// sara_carry_mux: carry select at one sub-adder boundary.
//
// Chooses the carry that enters the next sub-adder: the accurate carry out
// of the lower sub-adder (c_acc) when config_i is 1, or the predicted carry
// (c_prdt) when config_i is 0. Choosing the prediction cuts the carry chain
// at this boundary, which shortens the critical path at the cost of an
// occasional missed carry.
//
// The mux and its configuration input follow the published block diagram;
// the polarity (1 = accurate) is this design's own choice, matched to the
// predictor being enabled by the complemented configuration bit.
//
// Interface: c_acc, c_prdt, config_i in; c_out out. Combinational.
module sara_carry_mux (
  input  logic c_acc,
  input  logic c_prdt,
  input  logic config_i,
  output logic c_out
);

  always_comb begin
    if (config_i) c_out = c_acc;
    else          c_out = c_prdt;
  end

endmodule
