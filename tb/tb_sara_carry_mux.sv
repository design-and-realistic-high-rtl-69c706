// tb_sara_carry_mux: exhaustive self-check of the boundary carry select.
//
// With config_i = 1 the mux must pass the accurate carry, with config_i = 0
// the predicted one. All eight input combinations are driven, one per
// cycle of a testbench clock; a watchdog ends the run if it stalls.
module tb_sara_carry_mux;

  logic clk;
  initial clk = 1'b0;
  always #5 clk = ~clk;

  int checks = 0;
  int failures = 0;

  logic c_acc, c_prdt, config_i, c_out;

  sara_carry_mux dut (.c_acc(c_acc), .c_prdt(c_prdt), .config_i(config_i), .c_out(c_out));

  initial begin : watchdog
    repeat (1000) @(posedge clk);
    failures++;
    $display("TB_RESULT checks=%0d failures=%0d", checks, failures);
    $finish;
  end

  initial begin : stimulus
    // expected c_out for {config_i, c_acc, c_prdt} = 0..7
    static logic [7:0] table_exp = 8'b1100_1010;
    for (int v = 0; v < 8; v++) begin
      {config_i, c_acc, c_prdt} = v[2:0];
      @(posedge clk);
      checks++;
      if (c_out !== table_exp[v]) begin
        failures++;
        $display("FAIL config=%b acc=%b prdt=%b got %b exp %b", config_i, c_acc, c_prdt, c_out, table_exp[v]);
      end
    end
    $display("TB_RESULT checks=%0d failures=%0d", checks, failures);
    $finish;
  end

endmodule
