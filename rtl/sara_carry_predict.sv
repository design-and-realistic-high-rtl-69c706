// sara_carry_predict: carry predictor at one sub-adder boundary.
//
// Predicts the carry out of the lower sub-adder without waiting for that
// sub-adder's own carry to ripple through. The prediction is the generate
// term of the lower sub-adder's top bit, a_msb AND b_msb: when it is 1 the
// real carry out is certainly 1, so the prediction only ever errs by
// missing a carry that rippled in from below. The predictor is enabled by
// the complement of the boundary's configuration bit (config_n = 1 in
// approximate operation) and drives 0 otherwise, so it stays quiet while
// the adder runs accurately.
//
// That a predictor sits on each boundary and is gated by the complemented
// configuration bit follows the published block diagram; the prediction
// formula itself is this design's own choice, the simplest one that never
// predicts a carry that cannot occur.
//
// Interface: a_msb, b_msb, config_n in; c_prdt out. Combinational.
module sara_carry_predict (
  input  logic a_msb,
  input  logic b_msb,
  input  logic config_n,
  output logic c_prdt
);

  assign c_prdt = config_n & a_msb & b_msb;

endmodule
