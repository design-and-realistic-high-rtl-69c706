// tb_sara_carry_predict: exhaustive self-check of the boundary carry predictor.
//
// The predicted carry must be 1 exactly when the predictor is enabled
// (config_n = 1) and both top operand bits of the lower sub-adder are 1.
// All eight input combinations are driven, each held for one cycle of a
// testbench clock; a watchdog ends the run if it stalls.
module tb_sara_carry_predict;

  logic clk;
  initial clk = 1'b0;
  always #5 clk = ~clk;

  int checks = 0;
  int failures = 0;

  logic a_msb, b_msb, config_n, c_prdt;

  sara_carry_predict dut (.a_msb(a_msb), .b_msb(b_msb), .config_n(config_n), .c_prdt(c_prdt));

  initial begin : watchdog
    repeat (1000) @(posedge clk);
    failures++;
    $display("TB_RESULT checks=%0d failures=%0d", checks, failures);
    $finish;
  end

  initial begin : stimulus
    logic exp;
    for (int v = 0; v < 8; v++) begin
      {config_n, a_msb, b_msb} = v[2:0];
      @(posedge clk);
      // truth table: only 3'b111 predicts a carry
      exp = (v == 7);
      checks++;
      if (c_prdt !== exp) begin
        failures++;
        $display("FAIL config_n=%b a=%b b=%b got %b exp %b", config_n, a_msb, b_msb, c_prdt, exp);
      end
    end
    $display("TB_RESULT checks=%0d failures=%0d", checks, failures);
    $finish;
  end

endmodule
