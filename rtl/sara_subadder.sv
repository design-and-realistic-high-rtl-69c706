// sara_subadder: one W-bit sub-adder of the accuracy reconfigurable adder.
//
// A plain ripple-carry adder: each bit is a full adder whose carry feeds the
// next bit, so the carry out (co) is the accurate carry of the slice given
// its carry in (ci). The ripple structure follows the design description,
// which counts delay in one stage per bit against a carry-ripple adder; the
// generate/propagate form of each full adder is this design's own choice.
//
// Interface: a, b, ci in; s (W bits) and co out. Purely combinational,
// no clock, no latency.
module sara_subadder #(
  parameter int unsigned W = sara_pkg::SARA_SUB_W
) (
  input  logic [W-1:0] a,
  input  logic [W-1:0] b,
  input  logic         ci,
  output logic [W-1:0] s,
  output logic         co
);

  logic [W:0] c;   // c[i] is the carry into bit i

  assign c[0] = ci;

  for (genvar i = 0; i < W; i++) begin : g_bit
    assign s[i]   = a[i] ^ b[i] ^ c[i];
    assign c[i+1] = (a[i] & b[i]) | ((a[i] ^ b[i]) & c[i]);
  end

  assign co = c[W];

endmodule
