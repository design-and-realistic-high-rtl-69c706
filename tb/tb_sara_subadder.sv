// tb_sara_subadder: exhaustive self-check of the ripple-carry sub-adder.
//
// Drives every combination of a, b and ci for the default 4-bit slice and,
// with a second instance, random values for an 8-bit slice, and compares
// {co, s} against the integer sum a + b + ci. A free-running clock bounds
// the run: a watchdog counts a failure if the checks do not finish.
module tb_sara_subadder;

  localparam int unsigned W4 = 4;
  localparam int unsigned W8 = 8;

  logic clk;
  initial clk = 1'b0;
  always #5 clk = ~clk;

  int checks = 0;
  int failures = 0;

  logic [W4-1:0] a4, b4, s4;
  logic          ci4, co4;
  logic [W8-1:0] a8, b8, s8;
  logic          ci8, co8;

  sara_subadder dut4 (.a(a4), .b(b4), .ci(ci4), .s(s4), .co(co4));
  sara_subadder #(.W(W8)) dut8 (.a(a8), .b(b8), .ci(ci8), .s(s8), .co(co8));

  initial begin : watchdog
    repeat (20000) @(posedge clk);
    failures++;
    $display("TB_RESULT checks=%0d failures=%0d", checks, failures);
    $finish;
  end

  initial begin : stimulus
    int unsigned exp;
    for (int ia = 0; ia < 16; ia++)
      for (int ib = 0; ib < 16; ib++)
        for (int ic = 0; ic < 2; ic++) begin
          a4 = ia[W4-1:0]; b4 = ib[W4-1:0]; ci4 = ic[0];
          @(posedge clk);
          exp = ia + ib + ic;
          checks++;
          if ({co4, s4} != exp[W4:0]) begin
            failures++;
            $display("FAIL W4 a=%0d b=%0d ci=%0d got %0d exp %0d", ia, ib, ic, {co4, s4}, exp);
          end
        end
    for (int n = 0; n < 2000; n++) begin
      a8 = W8'($urandom); b8 = W8'($urandom); ci8 = 1'($urandom);
      @(posedge clk);
      exp = 32'(a8) + 32'(b8) + 32'(ci8);
      checks++;
      if ({co8, s8} != exp[W8:0]) begin
        failures++;
        $display("FAIL W8 a=%0d b=%0d ci=%0d got %0d exp %0d", a8, b8, ci8, {co8, s8}, exp);
      end
    end
    $display("TB_RESULT checks=%0d failures=%0d", checks, failures);
    $finish;
  end

endmodule
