// sara: simple accuracy reconfigurable adder (SARA), top level.
//
// An N-bit adder split into N/SUB_W ripple-carry sub-adders. At every
// boundary between two sub-adders a mux picks the carry that enters the
// upper sub-adder: either the accurate carry out of the sub-adder below,
// or a carry predicted from the lower sub-adder's top operand bits alone.
// With sel = 1 every boundary passes the accurate carry and the adder is
// exact. With sel = 0 the boundaries marked in APPROX_MASK use the
// predicted carry instead, which cuts the carry chain there; the sum then
// has no error-correction step and may fall short of the exact sum when a
// carry that rippled up from below is missed. There is no stall and no
// recomputation: accuracy is traded for a shorter worst-case carry path.
//
// Interface (as in the published top level): a, b (N bits), cin, sel in;
// sout (N+1 bits, sout[N] is the carry out) out. Purely combinational:
// there is no clock, and the sum is valid one propagation delay after the
// inputs.
//
// Follows the published design: 32-bit width, 4-bit sub-adders, one
// predictor and one mux per boundary, a single accuracy input. This
// design's own choices: the sel polarity, the prediction formula (see
// sara_carry_predict) and APPROX_MASK, which by default lets sel switch
// every boundary; clearing a bit keeps that boundary accurate in both
// modes, so partly approximate configurations can be built.
module sara #(
  parameter int unsigned N     = sara_pkg::SARA_N,
  parameter int unsigned SUB_W = sara_pkg::SARA_SUB_W,
  // Bit k is boundary k, between sub-adder k-1 and sub-adder k.
  parameter logic [N/SUB_W-1:1] APPROX_MASK = '1
) (
  input  logic [N-1:0] a,
  input  logic [N-1:0] b,
  input  logic         cin,
  input  logic         sel,
  output logic [N:0]   sout
);

  localparam int unsigned NSUB = N / SUB_W;

  if (NSUB < 2 || NSUB * SUB_W != N) begin : g_bad_size
    $error("sara: N must be a multiple of SUB_W with at least two sub-adders");
  end

  logic [NSUB-1:0] c_in;    // carry into each sub-adder
  logic [NSUB-1:0] c_acc;   // accurate carry out of each sub-adder

  assign c_in[0] = cin;

  for (genvar k = 0; k < NSUB; k++) begin : g_sub
    sara_subadder #(.W(SUB_W)) u_sub (
      .a  (a[k*SUB_W +: SUB_W]),
      .b  (b[k*SUB_W +: SUB_W]),
      .ci (c_in[k]),
      .s  (sout[k*SUB_W +: SUB_W]),
      .co (c_acc[k])
    );
  end

  for (genvar k = 1; k < NSUB; k++) begin : g_bnd
    logic cfg;      // Config: 1 passes the accurate carry
    logic c_prdt;

    assign cfg = sel | ~APPROX_MASK[k];

    sara_carry_predict u_prdt (
      .a_msb    (a[k*SUB_W - 1]),
      .b_msb    (b[k*SUB_W - 1]),
      .config_n (~cfg),
      .c_prdt   (c_prdt)
    );

    sara_carry_mux u_mux (
      .c_acc    (c_acc[k-1]),
      .c_prdt   (c_prdt),
      .config_i (cfg),
      .c_out    (c_in[k])
    );
  end

  assign sout[N] = c_acc[NSUB-1];

endmodule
————
**What is required**
A single number is the whole answer: the tally of lines above that contain "from".

**Your response**
3